Forschungsbasierter Ratgeber

Die erste Woche mit einer Abnehmspritze wie Wegovy oder Mounjaro fühlt sich oft weniger nach “Abnehmstart” an, sondern mehr nach “Hoffentlich wird mir im Meeting nicht schlecht.” an. Übelkeit, Müdigkeit oder Verdauungsprobleme gehören zu den häufigsten Nebenwirkungen von GLP-1-Medikamenten, besonders zu Beginn oder nach einer Dosiserhöhung.

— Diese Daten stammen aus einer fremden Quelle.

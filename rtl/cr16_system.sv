// cr16_system: the complete 16-bit CR16-style computer.
//
// A multicycle CPU (controller + datapath with its ALU and register file)
// fetches and executes baseline CR16 instructions from a word-addressed
// 16-bit memory. Every load and store goes through the SDRAM interface to
// the external SDRAM controller (ports sdram_*), which answers each rd or
// wr with a one-cycle done. Addresses 0xc000..0xffff are also decoded as
// memory-mapped I/O:
//   0xc000 seven-segment register   0xc100 parallel port
//   0xc200 UART data                0xc300 UART status/control
//   0xc400 PS/2 scan code           0xd000..0xdbff VGA frame buffer
// Writes to I/O are also written to the SDRAM, so every access takes the
// same handshake and the same time; a device register is written in the
// cycle the interface reports wrdone. Reads from I/O also run the full
// SDRAM read, and the interface latches the device's data instead of the
// SDRAM's. The VGA frame buffer has a single port: the CPU owns it for the
// one clock of a frame-buffer write and the VGA core reads it the rest of
// the time, so a write can spoil the byte the screen is fetching (a
// one-byte glitch, which the design accepts). The video logic runs on the
// system clock with a divide-by-four clock enable (12.5 MHz at the 50 MHz
// system clock). rst is synchronous, active high; execution starts at
// address 0x0000. There are no interrupts. The structure is the design's;
// the single clock domain and the write timing of I/O registers are this
// implementation's choices.
module cr16_system
  import cr16_pkg::*;
#(
  parameter int unsigned CLK_HZ = 50_000_000,
  parameter int unsigned BAUD   = 19_200
) (
  input  logic       clk,
  input  logic       rst,
  // SDRAM controller
  output word_t      sdram_addr,
  output word_t      sdram_wdata,
  input  word_t      sdram_rdata,
  output logic       sdram_rd,
  output logic       sdram_wr,
  input  logic       sdram_done,
  // seven-segment display
  output logic [6:0] seg,
  // parallel port
  input  logic [7:0] ppi_data,
  output logic [2:0] ppi_status,
  // UART
  input  logic       uart_rxd,
  output logic       uart_txd,
  // PS/2 keyboard
  input  logic       kb_clk,
  input  logic       kb_data,
  // VGA
  output logic       vga_hsyncb,
  output logic       vga_vsyncb,
  output logic [5:0] vga_rgb,
  output logic       video_clk
);

  // ---------------- CPU ----------------
  ctrl_t  ctrl;
  word_t  ir, pc, mar, mdr, mem_rdata;
  flags_t flags;
  state_e state;
  logic   r, w, rddone, wrdone;

  controller u_ctrl (
    .clk    (clk),
    .rst    (rst),
    .ir     (ir),
    .flags  (flags),
    .rddone (rddone),
    .wrdone (wrdone),
    .ctrl   (ctrl),
    .r      (r),
    .w      (w),
    .state  (state)
  );

  datapath u_dp (
    .clk       (clk),
    .rst       (rst),
    .ctrl      (ctrl),
    .mem_rdata (mem_rdata),
    .ir        (ir),
    .flags     (flags),
    .pc        (pc),
    .mar       (mar),
    .mdr       (mdr)
  );

  // ---------------- memory interface ----------------
  word_t io_rdata, rdata_mux;
  logic  io_en, seg_en, ppi_en, uart_en, ps2_en, vga_en;

  assign rdata_mux = io_en ? io_rdata : sdram_rdata;

  sdram_if u_sdif (
    .clk       (clk),
    .rst       (rst),
    .w         (w),
    .r         (r),
    .done      (sdram_done),
    .rdata_in  (rdata_mux),
    .wr        (sdram_wr),
    .wrdone    (wrdone),
    .rd        (sdram_rd),
    .rddone    (rddone),
    .rdata_out (mem_rdata)
  );

  assign sdram_addr  = mar;
  assign sdram_wdata = mdr;

  addr_decoder u_dec (
    .addr    (mar),
    .io_en   (io_en),
    .seg_en  (seg_en),
    .ppi_en  (ppi_en),
    .uart_en (uart_en),
    .ps2_en  (ps2_en),
    .vga_en  (vga_en)
  );

  // ---------------- I/O devices ----------------
  word_t seg_rdata, ppi_rdata, uart_rdata, ps2_rdata;
  logic  io_we;
  logic [7:0] scancode;
  logic  kb_strobe;

  assign io_we = wrdone && io_en;

  sevenseg_io u_seg (
    .clk   (clk),
    .rst   (rst),
    .sel   (seg_en),
    .we    (io_we),
    .wdata (mdr),
    .rdata (seg_rdata),
    .seg   (seg)
  );

  ppi u_ppi (
    .clk         (clk),
    .rst         (rst),
    .sel         (ppi_en),
    .we          (io_we),
    .wdata       (mdr),
    .rdata       (ppi_rdata),
    .port_data   (ppi_data),
    .port_status (ppi_status)
  );

  uart #(.CLK_HZ(CLK_HZ), .BAUD(BAUD)) u_uart (
    .clk     (clk),
    .rst     (rst),
    .sel     (uart_en),
    .reg_sel (mar[8]),
    .we      (io_we),
    .wdata   (mdr),
    .rdata   (uart_rdata),
    .rxd     (uart_rxd),
    .txd     (uart_txd)
  );

  ps2_kbd u_ps2 (
    .clk      (clk),
    .rst      (rst),
    .sel      (ps2_en),
    .we       (io_we),
    .rdata    (ps2_rdata),
    .kb_clk   (kb_clk),
    .kb_data  (kb_data),
    .scancode (scancode),
    .strobe   (kb_strobe)
  );

  always_comb begin
    io_rdata = '0;
    if (seg_en)  io_rdata = seg_rdata;
    if (ppi_en)  io_rdata = ppi_rdata;
    if (uart_en) io_rdata = uart_rdata;
    if (ps2_en)  io_rdata = ps2_rdata;
    // the frame buffer is write-only: reads return 0
  end

  // ---------------- VGA ----------------
  logic        pix_ce, fb_we;
  logic [14:0] vga_addr;
  logic [7:0]  fb_rdata;
  logic        vga_csb, vga_oeb, vga_web;

  clk_div4 u_div (
    .clk     (clk),
    .rst     (rst),
    .ce      (pix_ce),
    .clk_out (video_clk)
  );

  // Frame-buffer port: the CPU's write wins, otherwise the VGA core reads
  assign fb_we = io_we && vga_en;

  vga_bram u_fb (
    .clk      (clk),
    .clear    (rst),
    .addr_in  (fb_we ? mar[11:0] : vga_addr[11:0]),
    .data_in  (mdr[7:0]),
    .data_out (fb_rdata),
    .en       (1'b1),
    .write_en (fb_we)
  );

  vga_core u_vga (
    .clk    (clk),
    .rst    (rst),
    .ce     (pix_ce),
    .hsyncb (vga_hsyncb),
    .vsyncb (vga_vsyncb),
    .rgb    (vga_rgb),
    .addr   (vga_addr),
    .data   (fb_rdata),
    .csb    (vga_csb),
    .oeb    (vga_oeb),
    .web    (vga_web)
  );

endmodule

Die gute Nachricht ist, dass diese Beschwerden in den meisten Fällen vorübergehend sind und sich mit guter Planung gut in den Berufsalltag integrieren lassen. Viele fragen sich trotzdem schnell: Muss ich meinem Arbeitgeber sagen, dass ich die Abnehmspritze nehme? Darf ich mich bei starken Nebenwirkungen krankmelden? Und was sage ich, wenn Kolleg:innen plötzlich nachfragen?

Nein, Du musst Deine Behandlung nicht offenlegen. Mit dem richtigen Spritzentag, etwas Vorbereitung und ärztlicher Begleitung lässt sich die GLP-1-Therapie überwiegend diskret und stressfrei mit Deinem Job vereinbaren. 

Dieser Ratgeber zeigt Dir konkret, wie Du Abnehmspritze und Arbeit besser organisieren kannst. Diskret, praktisch und ohne unnötigen Stress.

Was in den ersten Wochen wirklich passieren kann

Die häufigsten Nebenwirkungen von Wegovy, Mounjaro und anderen GLP-1-Medikamenten treten meist zu Beginn der Therapie, besonders in den ersten Wochen oder nach einer Dosiserhöhung, auf. Das kann den Berufsalltag spürbar beeinflussen, ist aber in den meisten Fällen nur vorübergehend. 

Montagmorgen, der Kalender ist voll, das erste Meeting startet um 9 Uhr und genau dann merkst Du das flaue Gefühl. Nicht dramatisch, aber unangenehm. So beschreiben viele den Start mit der Abnehmspritze. 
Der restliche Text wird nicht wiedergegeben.